Other ways of describing Scripture’s truthfulness
While inerrancy is a helpful term to many, for other Christians—who are just as committed to the authority and inspiration of Scripture—inerrancy has been linked with certain interpretations of Scripture and used as a litmus test for orthodoxy. Unfortunately, battle lines have been drawn, and because of the baggage the term “inerrancy” carries, many people prefer to find other ways to describe their commitment to Scripture’s trustworthiness.
The Lausanne Covenant, which predated The Chicago Statement by four years, uses the phrase “without error” but does not go on to make stronger claims about science:
We affirm the divine inspiration, truthfulness and authority of both Old and New Testament Scriptures in their entirety as the only written word of God, without error in all that it affirms, and the only infallible rule of faith and practice.
Fuller Theological Seminary was at a center of controversy in the 1970s when it removed “inerrancy” from its statement on Scripture. The Fuller statement of faith now reads:
Scripture is an essential part and trustworthy record of this divine self-disclosure. All the books of the Old and New Testaments, given by divine inspiration, are the written word of God, the only infallible rule of faith and practice. They are to be interpreted according to their context and purpose and in reverent obedience to the Lord who speaks through them in living power.
Because these labels are understood in so many different ways, Christians sometimes have more in common theologically with those who use different labels for biblical authority, than they do with some who use the same label.
Many people who are committed to these descriptions of Scripture hold to the same interpretations as those who use “inerrant.”
Does BioLogos affirm inerrancy?
In our desire to remain as inclusive as possible, within the bounds of orthodoxy, BioLogos does not take a position on whether Christians should or should not use the term “inerrant” to describe the Bible.

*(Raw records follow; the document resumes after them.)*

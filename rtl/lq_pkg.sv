// Shared types and constants of the two-board quantized AlexNet pipeline.
//
// Numbers: every real-valued quantity (image pixels and layer-1 weights,
// table entries, bias, batch-norm scale and shift, quantizer basis) is a
// 32-bit signed fixed-point value with 16 fraction bits (Q16.16). The
// original system keeps these values in 32-bit IEEE floating point; the
// fixed-point format is this design's choice, it keeps the 32-bit word size
// the host interface carries.
//
// Activation and weight codes of the quantized layer are 2-bit LQ-Nets
// codes. Host parameter transfers are tagged with a 4-bit target id.
package lq_pkg;

  localparam int FIX_W    = 32;
  localparam int FIX_FRAC = 16;

  typedef logic signed [FIX_W-1:0] fix_t;
  typedef logic [1:0]              code_t;
  typedef logic [3:0]              nib_t;

  // Target of a host transfer, the top nibble of its header word.
  typedef enum logic [3:0] {
    TGT_IMG    = 4'd0,   // layer-1 input image, one word per pixel
    TGT_W      = 4'd1,   // layer-1 weights, one word each
    TGT_BIAS   = 4'd2,   // per output channel bias
    TGT_SCALE  = 4'd3,   // per output channel batch-norm scale gamma/sigma
    TGT_SHIFT  = 4'd4,   // per output channel batch-norm shift beta-mu*scale
    TGT_QBASIS = 4'd5,   // output activation basis: word 0 = v1, word 1 = v2
    TGT_LUT    = 4'd6,   // layer-2 product table, 16 words
    TGT_WCODE  = 4'd7,   // layer-2 weights: nibbles, two 2-bit codes each
    TGT_START  = 4'd15   // start one inference run (no payload)
  } tgt_e;

  // Q16.16 product, truncated back to 32 bits.
  function automatic fix_t fix_mul(fix_t a, fix_t b);
    logic signed [2*FIX_W-1:0] p;
    p = a * b;
    return fix_t'(p >>> FIX_FRAC);
  endfunction

endpackage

This topic is often highly charged. We urge people on both sides to begin with the presumption of goodwill in the people on the other side. Just because someone holds to inerrancy does not mean they have a wooden, unsophisticated interpretation of Scripture. And just because someone does not choose to identify as an inerrantist does not mean they have compromised on the integrity and trustworthiness of Scripture. We aim to provide resources and host conversation for those interested in exploring this important topic further.
BioLogos strongly affirms that the Bible is the inspired and authoritative word of God. As followers of Jesus we order our lives by God’s word and seek to be transformed by the renewing of our minds. This is only possible if we are regularly reading, hearing, and meditating on God’s word.